Writing Tips: How to Avoid (and Remedy) Writer’s Block

I, like all other writers, get writer’s block; and I, like all other writers, absolutely HATE writers block! That feeling of wanting to continue writing, but not knowing what on earth to write about, is the worst. Now, I can’t help you come up with something to write about next (that’s a battle you must fight on your own) but I can help you clear your mind and keep writing with newly restored vigor. Here’s some ideas to help you pull through writer’s block:

1. Listen to music. I usually listen to music while I write, either in a quiet space or with headphones. My favorite songs encourage me to keep writing, even if I have no idea what happens next. The music also drowns out distracting noises such as the TV, my dog barking, and my siblings playing or shouting. And it can help you come up with new ideas. If I listen to a sad song while writing a tragic scene, I’m going to feel the sadness and want to keep writing about it so that I don’t feel sad anymore. I find music highly beneficial when writing.

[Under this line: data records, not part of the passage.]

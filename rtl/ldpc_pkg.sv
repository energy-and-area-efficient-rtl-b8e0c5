// ldpc_pkg: types and constants shared by the QC-LDPC decoder and its planar
// eDRAM memory blocks.
//
// The code is a 2 x 32 array of 1024 x 1024 circulants, each circulant of row
// and column weight 2 (rate 15/16, 32768-bit codeword), decoded with 6-bit
// messages for 16 iterations. Each eDRAM wordline holds 42 messages. These are
// the numbers of the design this RTL follows. The circulant shift values are
// not part of that description; circ_shift() below is this design's own
// choice of code, and any other set of shifts can be dropped in.
//
// Messages are 6-bit two's complement log-likelihood ratios, kept symmetric
// in [-31, +31] by saturation (a positive value favours bit 0).
package ldpc_pkg;

  localparam int unsigned MSG_W           = 6;     // bits per message
  localparam int unsigned P_DEF           = 1024;  // circulant size p
  localparam int unsigned MB_DEF          = 2;     // block rows m
  localparam int unsigned NB_DEF          = 32;    // block columns n
  localparam int unsigned PERM_DEF        = 2;     // weight of one circulant
  localparam int unsigned ITER_DEF        = 16;    // decoding iterations
  localparam int unsigned WL_MSGS_DEF     = 42;    // messages per eDRAM wordline
  // 3 us retention (Table I, width 1) at the clock at which one iteration of
  // 2*1024+2 cycles lasts 1.45 us: 3.0/1.45*2050 = 4241 cycles.
  localparam int unsigned RETENTION_DEF   = 4241;

  localparam int signed MSG_MAX = (1 <<< (MSG_W - 1)) - 1;   // +31

  typedef logic signed [MSG_W-1:0] msg_t;

  // Decoder schedule phases.
  typedef enum logic [1:0] {
    PH_LOAD  = 2'd0,   // channel LLRs written into input and message memories
    PH_CHECK = 2'd1,   // CNUs update messages row by row
    PH_VAR   = 2'd2,   // VNUs update messages column by column
    PH_FLUSH = 2'd3    // every memory block writes its open wordline back
  } phase_e;

  // Saturate a wide signed value to the symmetric message range.
  function automatic msg_t sat_msg(input int signed v);
    if (v > MSG_MAX)       return msg_t'(MSG_MAX);
    else if (v < -MSG_MAX) return msg_t'(-MSG_MAX);
    else                   return msg_t'(v);
  endfunction

  // Shift of permutation k inside circulant (i, j): row r of that permutation
  // has its one in column (r + shift) mod p. The polynomial was picked so
  // that the two permutations of a circulant never coincide and short cycles
  // are rare: for p = 1024 with 2 x 32 circulants it leaves 40 length-4
  // cycle paths in the Tanner graph, and none for p = 64 with 2 x 4.
  function automatic int unsigned circ_shift(input int unsigned i,
                                             input int unsigned j,
                                             input int unsigned k,
                                             input int unsigned p);
    return (j*j*(2*i + 3) + j*(7 + 10*i) + k*(2*j + 1)*(2*i + 1)*(5*j + 3)
            + 13*i*k + 29*i) % p;
  endfunction

endpackage
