// cnu: check node unit, offset min-sum update of one parity check per cycle.
//
// The unit receives the DEG variable-to-check messages of one check node and
// returns the DEG check-to-variable messages. Each output carries the product
// of the signs of the other DEG-1 inputs and the smallest magnitude among
// them: the overall minimum (min1) for every edge except the one that holds
// it, which gets the second minimum (min2). When several inputs share the
// minimum, the first of them is the "holder" and the others get min1, which
// equals min2 in that case. The magnitude is then reduced by OFFSET (not
// below zero), which corrects the overestimate of plain min-sum; without it,
// decoding of the degree-64 checks of the default code oscillates instead of
// converging. The decoder names the unit but not its algorithm; offset
// min-sum with offset 1 is this design's choice.
//
// Purely combinational: the decoder reads, updates and writes back the
// messages of one check node in a single cycle. Inputs are expected in the
// symmetric range [-31, +31]; outputs stay in it.
module cnu
  import ldpc_pkg::*;
#(
  parameter int unsigned DEG    = PERM_DEF * NB_DEF,   // row weight, 64
  parameter int unsigned OFFSET = 1                    // magnitude offset
) (
  input  msg_t v2c [DEG],
  output msg_t c2v [DEG]
);

  localparam int unsigned MW = MSG_W - 1;   // magnitude bits
  localparam int unsigned IW = (DEG > 1) ? $clog2(DEG) : 1;

  logic [MW-1:0] mag [DEG];
  logic [DEG-1:0] sgn;
  logic [MW-1:0] min1, min2;
  logic [IW-1:0] idx1;
  logic          parity;

  always_comb begin
    for (int k = 0; k < int'(DEG); k++) begin
      sgn[k] = v2c[k][MSG_W-1];
      mag[k] = sgn[k] ? MW'(-v2c[k]) : MW'(v2c[k]);
    end
    parity = ^sgn;
    min1 = '1;
    min2 = '1;
    idx1 = '0;
    for (int k = 0; k < int'(DEG); k++) begin
      if (mag[k] < min1) begin
        min2 = min1;
        min1 = mag[k];
        idx1 = IW'(k);
      end else if (mag[k] < min2) begin
        min2 = mag[k];
      end
    end
    for (int k = 0; k < int'(DEG); k++) begin
      logic [MW-1:0] m;
      m = (IW'(k) == idx1) ? min2 : min1;
      m = (m > MW'(OFFSET)) ? m - MW'(OFFSET) : '0;
      c2v[k] = (parity ^ sgn[k]) ? -msg_t'({1'b0, m}) : msg_t'({1'b0, m});
    end
  end

endmodule
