// tb_cnu: self-checking test of the offset min-sum check node unit at its
// full degree of 64 and default offset of 1. Random messages (with forced
// ties and extreme values) are applied and every output is compared with a
// direct evaluation of the rule: for each edge, the sign product and the
// minimum magnitude taken over all other edges, less 1 but not below 0.
module tb_cnu;
  import ldpc_pkg::*;

  localparam int unsigned DEG = 64;

  msg_t v2c [DEG];
  msg_t c2v [DEG];
  int   checks = 0, failures = 0;

  cnu #(.DEG(DEG)) dut (.v2c, .c2v);

  function automatic msg_t ref_out(input int e);
    int mn = 1000;
    bit neg = 0;
    for (int k = 0; k < int'(DEG); k++) begin
      int v, a;
      v = int'(v2c[k]);
      a = (v < 0) ? -v : v;
      if (k != e && a < mn) mn = a;
      if (k != e && v < 0) neg = ~neg;
    end
    mn = (mn > 1) ? mn - 1 : 0;            // offset 1
    return neg ? msg_t'(-mn) : msg_t'(mn);
  endfunction

  initial begin : watchdog
    #1000000;
    failures++;
    $display("TB_RESULT checks=%0d failures=%0d", checks, failures);
    $finish;
  end

  initial begin
    for (int t = 0; t < 2000; t++) begin
      for (int k = 0; k < int'(DEG); k++) begin
        int v;
        case (t % 4)
          0: v = int'($urandom_range(62)) - 31;            // full range
          1: v = int'($urandom_range(20)) + 5;             // mostly positive
          2: v = ($urandom_range(1) != 0) ? 3 : -3;        // many ties
          default: v = ($urandom_range(7) == 0) ? int'($urandom_range(4)) - 2
                                                 : int'($urandom_range(62)) - 31;
        endcase
        v2c[k] = msg_t'(v);
      end
      #1;
      for (int k = 0; k < int'(DEG); k++) begin
        msg_t exp_v;
        exp_v = ref_out(k);
        checks++;
        if (c2v[k] !== exp_v) begin
          failures++;
          if (failures < 10)
            $display("mismatch t=%0d edge=%0d got=%0d exp=%0d", t, k, c2v[k], exp_v);
        end
      end
    end
    $display("TB_RESULT checks=%0d failures=%0d", checks, failures);
    $finish;
  end
endmodule
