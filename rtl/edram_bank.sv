// edram_bank: one planar eDRAM sub-array with its row of sense amplifiers.
//
// The array holds ROWS wordlines of COLS messages each. Reading a wordline is
// destructive: an activation (act) copies the whole wordline into the sense
// amplifier register, where it stays until a write-back (wb) restores it into
// the cells. While a wordline is open, single messages are read and written
// directly in the sense amplifiers (col_re / col_we), so that one activation
// and one write-back serve every access to that wordline. This is how the
// sense amplifiers stand in for a register file in interleaved page mode.
//
// Timing: all commands take effect at the rising clock edge. When act is
// high, col_rdata returns the cell contents of act_row in the same cycle and
// a column write in that cycle lands in the freshly opened wordline. wb
// writes the sense amplifier contents (as they were before this edge) into
// wb_row; wb and act may be issued together to close one wordline and open
// the next (or to reopen the same one, which then sees the restored data). A column access without act addresses the open wordline.
//
// Retention: planar eDRAM cells keep their charge for only a few
// microseconds. Each wordline has an age counter, cleared when the wordline
// is written back. If a wordline older than RETENTION_CYCLES is activated,
// its messages are marked lost; reading a lost message before it has been
// rewritten raises the sticky retention_err output. These counters model the
// physics of the cell so that a schedule can be checked against the
// retention time; they have no counterpart in the silicon array. Set
// MODEL_RETENTION to 0 to drop them. At reset every wordline counts as
// expired, since nothing valid has been stored yet. The storage array itself
// is not reset.
//
// The sense amplifiers holding a whole wordline between activation and
// write-back, and the retention time, follow the design this RTL implements;
// the command interface and the same-cycle timing are this design's own.
module edram_bank
  import ldpc_pkg::*;
#(
  parameter int unsigned ROWS             = 25,
  parameter int unsigned COLS             = WL_MSGS_DEF,
  parameter int unsigned RETENTION_CYCLES = RETENTION_DEF,
  parameter bit          MODEL_RETENTION  = 1'b1,
  localparam int unsigned RW = (ROWS > 1) ? $clog2(ROWS) : 1,
  localparam int unsigned CW = (COLS > 1) ? $clog2(COLS) : 1
) (
  input  logic          clk,
  input  logic          rst_n,
  input  logic          act,        // activate act_row into the sense amplifiers
  input  logic [RW-1:0] act_row,
  input  logic          wb,         // write the sense amplifiers back to wb_row
  input  logic [RW-1:0] wb_row,
  input  logic          col_re,     // column read of the open (or opening) row
  input  logic          col_we,     // column write of the open (or opening) row
  input  logic [CW-1:0] col,
  input  msg_t          col_wdata,
  output msg_t          col_rdata,
  output logic          retention_err
);

  localparam int unsigned AGE_MAX = RETENTION_CYCLES + 1;
  localparam int unsigned AW      = $clog2(AGE_MAX + 1);

  msg_t [COLS-1:0] cells [ROWS];     // the storage array
  msg_t [COLS-1:0] sa;               // sense amplifier register
  msg_t [COLS-1:0] sa_next;
  msg_t [COLS-1:0] sensed;           // wordline seen by an activation

  // Re-activating the wordline being written back sees the restored data.
  assign sensed = (wb && (wb_row == act_row)) ? sa : cells[act_row];

  // Contents of the wordline after this cycle's activation and column write.
  always_comb begin
    sa_next = act ? sensed : sa;
    if (col_we) sa_next[col] = col_wdata;
  end

  assign col_rdata = act ? sensed[col] : sa[col];

  always_ff @(posedge clk) begin
    if (wb)                 cells[wb_row] <= sa;
    if (act || col_we)      sa            <= sa_next;
  end

  // ---------------------------------------------------------------- retention
  if (MODEL_RETENTION) begin : g_ret
    logic [AW-1:0]   age [ROWS];
    logic [COLS-1:0] lost;           // per message of the open wordline
    logic            expired;
    logic            read_lost;

    assign expired   = act && !(wb && (wb_row == act_row)) &&
                       (age[act_row] > AW'(RETENTION_CYCLES));
    assign read_lost = col_re && (act ? expired : lost[col]);

    always_ff @(posedge clk or negedge rst_n) begin
      if (!rst_n) begin
        for (int r = 0; r < int'(ROWS); r++) age[r] <= AW'(AGE_MAX);
        lost          <= '1;
        retention_err <= 1'b0;
      end else begin
        for (int r = 0; r < int'(ROWS); r++)
          if (age[r] != AW'(AGE_MAX)) age[r] <= age[r] + 1'b1;
        if (wb) age[wb_row] <= '0;
        if (act) lost <= {COLS{expired}};
        if (col_we) lost[col] <= 1'b0;
        if (read_lost) retention_err <= 1'b1;
      end
    end
  end else begin : g_noret
    assign retention_err = 1'b0;
  end

endmodule
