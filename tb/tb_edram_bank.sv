// tb_edram_bank: self-checking test of the planar eDRAM sub-array model
// (4 wordlines of 5 messages, retention limit 60 cycles).
//
// A random sequence of activations (with write-back of the open wordline),
// column reads and writes on the open wordline, and bare write-backs is
// applied, obeying the rule that a wordline is only ever open in the sense
// amplifiers. Every read is compared with a reference model holding the
// cells and the sense amplifier row separately, so a missing write-back or a
// write that goes to the cells instead of the sense amplifiers shows up.
// Then retention is tested: a wordline left alone past the limit reports an
// error when read, but not when every message is rewritten before it is read.
module tb_edram_bank;
  import ldpc_pkg::*;

  localparam int unsigned ROWS = 4, COLS = 5, RET = 60;

  logic       clk = 0, rst_n = 0;
  logic       act = 0, wb = 0, col_re = 0, col_we = 0;
  logic [1:0] act_row = '0, wb_row = '0;
  logic [2:0] col = '0;
  msg_t       col_wdata = '0, col_rdata;
  logic       retention_err;

  int checks = 0, failures = 0;
  int cells_ref [ROWS][COLS];
  int sa_ref [COLS];
  int open_row = -1;

  edram_bank #(.ROWS(ROWS), .COLS(COLS), .RETENTION_CYCLES(RET)) dut (
    .clk, .rst_n, .act, .act_row, .wb, .wb_row, .col_re, .col_we, .col,
    .col_wdata, .col_rdata, .retention_err
  );

  always #5 clk = ~clk;

  task automatic check(input bit cond, input string what);
    checks++;
    if (!cond) begin
      failures++;
      if (failures < 20) $display("FAIL %s at %0t", what, $time);
    end
  endtask

  task automatic clear();
    act = 0; wb = 0; col_re = 0; col_we = 0;
  endtask

  // Open wordline r (writing back the open one) and optionally access col c.
  task automatic open(input int r, input bit rd, input bit wr, input int c, input int v);
    act = 1; act_row = 2'(r);
    wb = (open_row >= 0); wb_row = 2'((open_row >= 0) ? open_row : 0);
    col_re = rd; col_we = wr; col = 3'(c); col_wdata = msg_t'(v);
    #1;
    if (rd) check(int'(col_rdata) == ((r == open_row) ? sa_ref[c] : cells_ref[r][c]),
                  "read during activation");
    @(posedge clk); #1;
    if (open_row >= 0) cells_ref[open_row] = sa_ref;
    sa_ref = cells_ref[r];
    if (wr) sa_ref[c] = v;
    open_row = r;
    clear();
  endtask

  task automatic access(input bit rd, input bit wr, input int c, input int v);
    col_re = rd; col_we = wr; col = 3'(c); col_wdata = msg_t'(v);
    #1;
    if (rd) check(int'(col_rdata) == sa_ref[c], $sformatf("read of open row col %0d got %0d exp %0d", c, col_rdata, sa_ref[c]));
    @(posedge clk); #1;
    if (wr) sa_ref[c] = v;
    clear();
  endtask

  task automatic close();
    wb = 1; wb_row = 2'(open_row);
    @(posedge clk); #1;
    cells_ref[open_row] = sa_ref;
    open_row = -1;
    clear();
  endtask

  initial begin : watchdog
    repeat (50000) @(posedge clk);
    failures++;
    $display("TB_RESULT checks=%0d failures=%0d", checks, failures);
    $finish;
  end

  initial begin
    repeat (2) @(posedge clk);
    #1 rst_n = 1;
    // Fill every wordline through the sense amplifiers.
    for (int r = 0; r < int'(ROWS); r++) begin
      open(r, 0, 1, 0, r * 7);
      for (int c = 1; c < int'(COLS); c++) access(0, 1, c, r * 7 + c);
    end
    close();
    for (int r = 0; r < int'(ROWS); r++)
      for (int c = 0; c < int'(COLS); c++) begin
        open(r, 1, 0, c, 0);
        close();
      end
    // Random traffic; every wordline is revisited well within RET cycles.
    for (int n = 0; n < 3000; n++) begin
      int kind, r, c, v;
      kind = int'($urandom_range(9));
      r = int'($urandom_range(ROWS - 1));
      c = int'($urandom_range(COLS - 1));
      v = int'($urandom_range(62)) - 31;
      if (open_row < 0 || kind == 0) open(r, $urandom_range(1), $urandom_range(1), c, v);
      else if (kind == 1) close();
      else access($urandom_range(1), $urandom_range(1), c, v);
      if (n % 8 == 7)   // sweep all rows to keep them fresh
        for (int rr = 0; rr < int'(ROWS); rr++) open(rr, 0, 0, 0, 0);
    end
    if (open_row >= 0) close();
    check(retention_err == 1'b0, "no retention error under regular traffic");

    // Row 1 left alone past the limit, then fully rewritten before reading:
    // no error. Row 2 left alone and read: error.
    repeat (RET + 10) @(posedge clk);
    #1;
    open(1, 0, 1, 0, 5);
    for (int c = 1; c < int'(COLS); c++) access(0, 1, c, c);
    for (int c = 0; c < int'(COLS); c++) access(1, 0, c, 0);
    close();
    check(retention_err == 1'b0, "rewritten expired row reads cleanly");
    open(2, 1, 0, 3, 0);
    close();
    check(retention_err == 1'b1, "expired row read raises retention_err");

    $display("TB_RESULT checks=%0d failures=%0d", checks, failures);
    $finish;
  end
endmodule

2. Create a flow chart. Okay, okay, I know flow charts became pretty old in third grade when you had to make them a lot, but they really do help. If I write all of my ideas on a separate note card and use arrows to show how they’re connected, it helps me to avoid the question, “What do I write about next?” You can do this on a sheet of paper, or you can do it on note cards and tape it up somewhere. I personally prefer the latter, because then I see it a lot and am constantly reminded, “You need to write. You need to write.”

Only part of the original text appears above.